| TASK STATEMENT |
Would you copy every line of the listing below that includes the word "combinational"?

BEGIN

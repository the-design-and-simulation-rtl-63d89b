// bsd_adder_block: one adder block, a row of BAUs adding two N-digit binary
// signed-digit numbers in parallel.
//
// Digit i of each operand goes to BAU i. Each BAU passes its step-one
// transfer digit T and its step-two transfer digit T' to its left
// neighbour only, so every sum digit is ready after the same three steps,
// whatever N is. The row holds N+1 BAUs: BAU N receives operand digits 0
// and turns the transfers leaving digit N-1 into the extra top sum digit,
// so the N+1 digit sum is exact for all inputs (two N-digit operands can
// sum to beyond N digits). The transfers leaving BAU N are always 0 and
// are not used.
//
// Interface (all digit vectors are little-endian: index 0 is weight 2^0):
//   x, y     operand digits
//   sum      N+1 sum digits
//   step1_t  T digits after step one (step1_t[0] is always 0)
//   step1_w  W digits after step one
//   step2_t  T' digits after step two (step2_t[0] is always 0)
//   step2_w  W' digits after step two
// The step vectors expose the intermediate results of the algorithm;
// step1_t[0], step2_t[0] and step1_w[N] are always 0.
// Timing: combinational, three functional blocks deep for every N.
// N = 15 is the operand length of the published example; the extra top
// BAU follows that example, which shows 16 result digits for 15-digit
// operands.
module bsd_adder_block
  import bsd_pkg::*;
#(
  parameter int unsigned N = 15
) (
  input  digit_t [N-1:0] x,
  input  digit_t [N-1:0] y,
  output digit_t [N:0]   sum,
  output digit_t [N:0]   step1_t,
  output digit_t [N:0]   step1_w,
  output digit_t [N:0]   step2_t,
  output digit_t [N:0]   step2_w
);

  // t[i] / tp[i]: transfer digits arriving at position i.
  digit_t [N+1:0] t;
  digit_t [N+1:0] tp;

  assign t[0]  = LNI;
  assign tp[0] = LNI;

  for (genvar i = 0; i <= N; i++) begin : g_bau
    digit_t xi, yi;
    if (i < N) begin : g_op
      assign xi = x[i];
      assign yi = y[i];
    end else begin : g_top
      assign xi = LNI;
      assign yi = LNI;
    end

    bau u_bau (
      .x     (xi),
      .y     (yi),
      .t_in  (t[i]),
      .tp_in (tp[i]),
      .t_out (t[i+1]),
      .tp_out(tp[i+1]),
      .w     (step1_w[i]),
      .wp    (step2_w[i]),
      .s     (sum[i])
    );
  end

  assign step1_t = t[N:0];
  assign step2_t = tp[N:0];

endmodule
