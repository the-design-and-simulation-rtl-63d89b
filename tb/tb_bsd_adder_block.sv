// tb_bsd_adder_block: checks one 15-digit adder row.
//
// 1. The six example additions of the published simulation. For each one
//    the sum value is compared with the decimal sum of the operands, and
//    where the operand digit strings are known the sum digits are compared
//    digit by digit with the published result row. For the first example
//    the intermediate T, W, T' and W' digits are compared too.
// 2. Random operands: the sum value, the identities of steps one and two
//    at every position, and the carry-free property: changing one operand
//    digit at position j changes no sum digit above position j+2.
module tb_bsd_adder_block;
  import bsd_pkg::*;

  localparam int N = 15;

  int checks = 0;
  int failures = 0;

  digit_t [N-1:0] x, y;
  digit_t [N:0]   sum, s1t, s1w, s2t, s2w;

  bsd_adder_block #(.N(N)) dut (
    .x(x), .y(y), .sum(sum),
    .step1_t(s1t), .step1_w(s1w), .step2_t(s2t), .step2_w(s2w)
  );

  function automatic digit_t enc(int v);
    return (v == 1) ? LVP : (v == -1) ? LHP : LNI;
  endfunction

  function automatic int dec(digit_t d);
    return (d == LVP) ? 1 : (d == LHP) ? -1 : (d == LNI) ? 0 : 99;
  endfunction

  // Parse a digit string written most significant digit first, e.g.
  // "10-1" = 1,0,-1, into a vector of W digits (index 0 = weight 1).
  function automatic digit_t [N:0] parse(string s);
    digit_t [N:0] v = '{default: LNI};
    int q[$];
    for (int i = 0; i < s.len(); i++) begin
      if (s[i] == "-") begin
        q.push_back(-1);
        i++;
      end else begin
        q.push_back(s[i] == "1" ? 1 : 0);
      end
    end
    for (int i = 0; i < q.size(); i++) v[i] = enc(q[q.size() - 1 - i]);
    return v;
  endfunction

  function automatic longint value_of(digit_t [N:0] v);
    longint r = 0;
    for (int i = N; i >= 0; i--) r = 2 * r + dec(v[i]);
    return r;
  endfunction

  // Plain conversion of an integer to signed digits: the binary digits of
  // |v|, negated when v < 0.
  function automatic digit_t [N-1:0] from_int(int v);
    digit_t [N-1:0] r;
    int m = (v < 0) ? -v : v;
    for (int i = 0; i < N; i++) r[i] = enc(((m >> i) & 1) * ((v < 0) ? -1 : 1));
    return r;
  endfunction

  task automatic expect_vec(string what, digit_t [N:0] got, digit_t [N:0] exp);
    checks++;
    if (got != exp) begin
      failures++;
      $write("FAIL %s got ", what);
      for (int i = N; i >= 0; i--) $write("%0d ", dec(got[i]));
      $write(" exp ");
      for (int i = N; i >= 0; i--) $write("%0d ", dec(exp[i]));
      $display("");
    end
  endtask

  task automatic expect_val(string what, longint got, longint exp);
    checks++;
    if (got != exp) begin
      failures++;
      $display("FAIL %s got %0d exp %0d", what, got, exp);
    end
  endtask

  // Steps one and two, position by position.
  task automatic check_steps();
    for (int i = 0; i <= N; i++) begin
      int xi = (i < N) ? dec(x[i]) : 0;
      int yi = (i < N) ? dec(y[i]) : 0;
      int tn = (i < N) ? dec(s1t[i+1]) : 0;
      int tpn = (i < N) ? dec(s2t[i+1]) : 0;
      checks++;
      if (xi + yi != 2 * tn + dec(s1w[i])) begin
        failures++;
        $display("FAIL step one at position %0d", i);
      end
      checks++;
      if (dec(s1t[i]) + dec(s1w[i]) != 2 * tpn + dec(s2w[i])) begin
        failures++;
        $display("FAIL step two at position %0d", i);
      end
    end
    expect_val("T(0)", dec(s1t[0]), 0);
    expect_val("T'(0)", dec(s2t[0]), 0);
  endtask

  string ex_a[6], ex_b[6], ex_c[6];
  int ex_av[6], ex_bv[6];

  digit_t [N:0] ref_sum;

  initial begin
    #1000000;
    failures++;
    $display("watchdog expired");
    $display("TB_RESULT checks=%0d failures=%0d", checks, failures);
    $finish;
  end

  initial begin
    // Published examples. Operand strings are MSD first; the result strings
    // are the six rows of the result figure (vertical polarisation = +1,
    // horizontal = -1, dark = 0), positions 15 down to 0.
    ex_av = '{-27803, 32767, -4136, -7789, 30224, 27656};
    ex_bv = '{ 28188,     0, 32644,  3780, 30291, -24846};
    ex_a = '{"-1-1-10011100-1-1-101", "111111111111111", "",
             "00-1-1-1-100-1-1-10011", "111100-1-1-1-1-10000",
             "11100-1-1-1-1-1-1-1000"};
    ex_b = '{"111000-1-1-1-1-11100", "000000000000000", "111111111-1-1-1-100",
             "000111100-1-1-1-100", "111100-1-1-110-1-10-1",
             "-1-1-111110000-1-1-10"};
    ex_c = '{"000001-10-1000001-1", "100000000000000-1", "",
             "00-11001-1-10-1-1100-1", "111100-1-1-10-1001-11",
             "00010-10-10000-1010"};

    for (int k = 0; k < 6; k++) begin
      digit_t [N:0] pa, pb;
      if (ex_a[k] != "") begin
        pa = parse(ex_a[k]);
        x = pa[N-1:0];
        expect_val($sformatf("example %0d operand a", k + 1), value_of(pa), ex_av[k]);
      end else begin
        x = from_int(ex_av[k]);
      end
      pb = parse(ex_b[k]);
      y = pb[N-1:0];
      expect_val($sformatf("example %0d operand b", k + 1), value_of(pb), ex_bv[k]);
      #1;
      expect_val($sformatf("example %0d sum", k + 1), value_of(sum),
                 longint'(ex_av[k]) + ex_bv[k]);
      if (ex_c[k] != "") expect_vec($sformatf("example %0d row", k + 1), sum, parse(ex_c[k]));
      check_steps();
      if (k == 0) begin
        expect_vec("example 1 W", s1w, parse("000000-100110000-1"));
        expect_vec("example 1 T", s1t, parse("00000100-1-1-100010"));
        expect_vec("example 1 W'", s2w, parse("000001-10-1000001-1"));
        expect_vec("example 1 T'", s2t, parse("0"));
      end
    end

    // Random operands.
    for (int r = 0; r < 2000; r++) begin
      int j;
      digit_t [N:0] xe, ye;
      for (int i = 0; i < N; i++) begin
        x[i] = enc(int'($urandom_range(2)) - 1);
        y[i] = enc(int'($urandom_range(2)) - 1);
      end
      xe = {LNI, x};
      ye = {LNI, y};
      #1;
      expect_val("random sum", value_of(sum), value_of(xe) + value_of(ye));
      check_steps();
      // carry-free: a change at position j reaches at most position j+2
      ref_sum = sum;
      j = $urandom_range(N - 1);
      x[j] = enc((dec(x[j]) + 2) % 3 - 1);
      #1;
      checks++;
      for (int i = j + 3; i <= N; i++) begin
        if (sum[i] != ref_sum[i]) begin
          failures++;
          $display("FAIL change at %0d reached sum digit %0d", j, i);
          break;
        end
      end
    end

    $display("TB_RESULT checks=%0d failures=%0d", checks, failures);
    $finish;
  end
endmodule
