// optical_adder: the parallel signed-digit adder, M adder blocks side by
// side.
//
// Block k adds operand pair (a[k], b[k]). The blocks share nothing, so all
// M additions are done at the same time and each takes the same three
// steps whatever the word length N. M = 6 blocks of N = 15 digits is the
// size of the published example; both are parameters.
//
// Interface (per block k, digit vectors little-endian):
//   a[k], b[k]      N-digit operands
//   sum[k]          N+1-digit sum
//   step1_t/w[k]    T and W digits after step one
//   step2_t/w[k]    T' and W' digits after step two
// Timing: combinational; no clock, no handshake. A user who wants the
// adder pipelined registers the operands and the sums around it.
module optical_adder
  import bsd_pkg::*;
#(
  parameter int unsigned M = 6,
  parameter int unsigned N = 15
) (
  input  digit_t [M-1:0][N-1:0] a,
  input  digit_t [M-1:0][N-1:0] b,
  output digit_t [M-1:0][N:0]   sum,
  output digit_t [M-1:0][N:0]   step1_t,
  output digit_t [M-1:0][N:0]   step1_w,
  output digit_t [M-1:0][N:0]   step2_t,
  output digit_t [M-1:0][N:0]   step2_w
);

  for (genvar k = 0; k < M; k++) begin : g_block
    bsd_adder_block #(.N(N)) u_block (
      .x      (a[k]),
      .y      (b[k]),
      .sum    (sum[k]),
      .step1_t(step1_t[k]),
      .step1_w(step1_w[k]),
      .step2_t(step2_t[k]),
      .step2_w(step2_w[k])
    );
  end

endmodule
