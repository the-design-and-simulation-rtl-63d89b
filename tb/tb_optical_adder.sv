// tb_optical_adder: end-to-end test of the parallel adder at its default
// size (6 blocks of 15 digits), with no parameter overridden.
//
// First the six published example additions are applied to the six blocks
// at the same time and every sum is compared with the decimal sum of its
// operands. Then random batches are applied. For each batch every block's
// sum value is checked, and one block's operands are then changed alone to
// check that the other blocks' sums do not move.
//
// The mechanisms of the algorithm are counted over the whole run, and each
// must occur at least once: a positive and a negative step-one transfer, a
// positive and a negative step-two transfer, a non-zero extra top sum digit
// (a sum that needs N+1 digits) and a negative sum.
module tb_optical_adder;
  import bsd_pkg::*;

  localparam int M = 6;
  localparam int N = 15;

  int checks = 0;
  int failures = 0;

  digit_t [M-1:0][N-1:0] a, b;
  digit_t [M-1:0][N:0]   sum, s1t, s1w, s2t, s2w;

  optical_adder dut (
    .a(a), .b(b), .sum(sum),
    .step1_t(s1t), .step1_w(s1w), .step2_t(s2t), .step2_w(s2w)
  );

  int n_t_pos = 0, n_t_neg = 0, n_tp_pos = 0, n_tp_neg = 0;
  int n_top_digit = 0, n_neg_sum = 0;

  function automatic digit_t enc(int v);
    return (v == 1) ? LVP : (v == -1) ? LHP : LNI;
  endfunction

  function automatic int dec(digit_t d);
    return (d == LVP) ? 1 : (d == LHP) ? -1 : (d == LNI) ? 0 : 99;
  endfunction

  function automatic longint value_n(digit_t [N-1:0] v);
    longint r = 0;
    for (int i = N - 1; i >= 0; i--) r = 2 * r + dec(v[i]);
    return r;
  endfunction

  function automatic longint value_n1(digit_t [N:0] v);
    longint r = 0;
    for (int i = N; i >= 0; i--) r = 2 * r + dec(v[i]);
    return r;
  endfunction

  function automatic digit_t [N-1:0] from_int(int v);
    digit_t [N-1:0] r;
    int m = (v < 0) ? -v : v;
    for (int i = 0; i < N; i++) r[i] = enc(((m >> i) & 1) * ((v < 0) ? -1 : 1));
    return r;
  endfunction

  task automatic check_all(string what);
    for (int k = 0; k < M; k++) begin
      longint e = value_n(a[k]) + value_n(b[k]);
      checks++;
      if (value_n1(sum[k]) != e) begin
        failures++;
        $display("FAIL %s block %0d: sum %0d exp %0d", what, k, value_n1(sum[k]), e);
      end
      for (int i = 0; i <= N; i++) begin
        if (s1t[k][i] == LVP) n_t_pos++;
        if (s1t[k][i] == LHP) n_t_neg++;
        if (s2t[k][i] == LVP) n_tp_pos++;
        if (s2t[k][i] == LHP) n_tp_neg++;
      end
      if (sum[k][N] != LNI) n_top_digit++;
      if (e < 0) n_neg_sum++;
    end
  endtask

  task automatic expect_seen(string what, int n);
    checks++;
    if (n == 0) begin
      failures++;
      $display("FAIL mechanism never seen: %s", what);
    end else begin
      $display("seen %0d times: %s", n, what);
    end
  endtask

  int ex_a[6] = '{-27803, 32767, -4136, -7789, 30224, 27656};
  int ex_b[6] = '{ 28188,     0, 32644,  3780, 30291, -24846};

  initial begin
    #10000000;
    failures++;
    $display("watchdog expired");
    $display("TB_RESULT checks=%0d failures=%0d", checks, failures);
    $finish;
  end

  initial begin
    for (int k = 0; k < M; k++) begin
      a[k] = from_int(ex_a[k % 6]);
      b[k] = from_int(ex_b[k % 6]);
    end
    #1;
    check_all("examples");

    for (int r = 0; r < 3000; r++) begin
      digit_t [M-1:0][N:0] prev_sum;
      int k;
      for (int kk = 0; kk < M; kk++)
        for (int i = 0; i < N; i++) begin
          a[kk][i] = enc(int'($urandom_range(2)) - 1);
          b[kk][i] = enc(int'($urandom_range(2)) - 1);
        end
      // Every few batches, bias one block towards large operands of one
      // sign so that sums beyond N digits turn up.
      if (r % 4 == 0) begin
        k = $urandom_range(M - 1);
        for (int i = N - 4; i < N; i++) begin
          a[k][i] = (r % 8 == 0) ? LVP : LHP;
          b[k][i] = a[k][i];
        end
      end
      #1;
      check_all("random");
      prev_sum = sum;
      k = $urandom_range(M - 1);
      for (int i = 0; i < N; i++) a[k][i] = enc(int'($urandom_range(2)) - 1);
      #1;
      check_all("one block changed");
      for (int kk = 0; kk < M; kk++) begin
        if (kk == k) continue;
        checks++;
        if (sum[kk] != prev_sum[kk]) begin
          failures++;
          $display("FAIL block %0d moved when block %0d changed", kk, k);
        end
      end
    end

    expect_seen("positive step-one transfer", n_t_pos);
    expect_seen("negative step-one transfer", n_t_neg);
    expect_seen("positive step-two transfer", n_tp_pos);
    expect_seen("negative step-two transfer", n_tp_neg);
    expect_seen("sum using the extra top digit", n_top_digit);
    expect_seen("negative sum", n_neg_sum);

    $display("TB_RESULT checks=%0d failures=%0d", checks, failures);
    $finish;
  end
endmodule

END

| YOUR RESPONSE |
// Timing: combinational, three functional blocks deep for every N.
// Timing: combinational; no clock, no handshake. A user who wants the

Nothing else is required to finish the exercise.